Summary Statistics

Overview

Summary statistics are used to summarize a set of observations, in order to communicate the largest amount of information as simply as possible. They are the first step in any data analysis, providing a snapshot of the data’s central tendency, dispersion, and shape.

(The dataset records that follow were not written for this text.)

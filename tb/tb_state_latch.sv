// tb_state_latch -- checks the state latch: master reset loads INIT, set
// and reset act one clock later, q_n is the complement, the value holds
// with both inputs low.
module tb_state_latch;
  logic clk = 0, mr, set, reset;
  logic q0, q0_n, q1, q1_n;
  int checks = 0, failures = 0;

  state_latch #(.INIT(1'b0)) dut0 (.clk, .mr, .set, .reset, .q(q0), .q_n(q0_n));
  state_latch #(.INIT(1'b1)) dut1 (.clk, .mr, .set, .reset, .q(q1), .q_n(q1_n));

  always #5 clk = ~clk;

  task automatic check(logic e0, logic e1, string what);
    checks++;
    if (q0 !== e0 || q1 !== e1 || q0_n !== ~e0 || q1_n !== ~e1) begin
      failures++;
      $display("FAIL %s: q0=%b q1=%b (exp %b %b)", what, q0, q1, e0, e1);
    end
  endtask

  initial begin
    #5000; failures++;
    $display("watchdog expired");
    $display("TB_RESULT checks=%0d failures=%0d", checks, failures);
    $finish;
  end

  initial begin
    mr = 1; set = 0; reset = 0;
    repeat (2) @(posedge clk);
    #1 check(0, 1, "reset values");
    mr = 0;
    repeat (3) @(posedge clk);
    #1 check(0, 1, "hold after reset");
    set = 1; #1 check(0, 1, "set not yet sampled");
    @(posedge clk); #1 check(1, 1, "set");
    set = 0; repeat (2) @(posedge clk); #1 check(1, 1, "hold set");
    reset = 1; @(posedge clk); #1 check(0, 0, "reset");
    reset = 0; repeat (2) @(posedge clk); #1 check(0, 0, "hold reset");
    set = 1; @(posedge clk); #1 check(1, 1, "set again");
    set = 0; mr = 1; @(posedge clk); #1 check(0, 1, "master reset");
    $display("TB_RESULT checks=%0d failures=%0d", checks, failures);
    $finish;
  end
endmodule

Common summary statistics fall into three categories:

  1. Central Tendency: Where is the “center” of the data? (Mean, Median, Mode)
  2. Dispersion: How spread out is the data? (Variance, Standard Deviation, Interquartile Range)
  3. Shape: Is the distribution symmetric or skewed? Peaked or flat? (Skewness, Kurtosis)
Figure 1: Central Tendency in Skewed Data: In a symmetric distribution, mean and median align. In a right-skewed distribution (shown below), the mean is pulled towards the long tail, while the median remains closer to the peak.

Key Functions

  • DESCRIBE: Computes several descriptive statistics (nobs, minmax, mean, variance, skewness, kurtosis) in a single call.
  • SKEW and KURTOSIS: Quantify the asymmetry and “tailedness” of the distribution.
  • MODE: Identifies the most frequent value(s) in a dataset.
  • SEM: Calculates the standard error of the mean, essential for error bars.

Native Excel Capabilities

Excel computes basic statistics easily (AVERAGE, MEDIAN, STDEV.S, VAR.S). However, Python provides enhanced capabilities:

  • Higher-Order Moments: Excel provides SKEW and KURT, but scipy.stats offers adjustments for bias and different definitions (Fisher vs Pearson).
  • Multi-dimensional Data: Python functions easily operate along specific axes of matrix data (e.g., “compute the mean of every column”).
  • Comprehensive Reporting: The DESCRIBE function returns a full statistical summary object, whereas getting the same info in Excel requires running the Analysis ToolPak “Descriptive Statistics” tool, which creates a static output that doesn’t update when data changes.

Tools

Tool Description
DESCRIBE Compute descriptive statistics using scipy.stats.describe module.
EFFECT_SIZES Computes effect size measures for comparing two groups.
EXPECTILE Calculates the expectile of a dataset using scipy.stats.expectile.
GMEAN Compute the geometric mean of the input data, flattening the input and ignoring non-numeric values.
HMEAN Calculates the harmonic mean of the input data, flattening the input and ignoring non-numeric values.
KURTOSIS Compute the kurtosis (Fisher or Pearson) of a dataset.
MODE Returns the modal (most common) value in the passed array. Wraps scipy.stats.mode to flatten the input, ignore non-numeric values, and always return a single mode (the smallest if multiple). If no mode is found (all values occur only once), returns an error.
MOMENT Calculates the nth moment about the mean for a sample.
PMEAN Computes the power mean (generalized mean) of the input data for a given power p.
SKEWNESS Calculate the skewness of a dataset.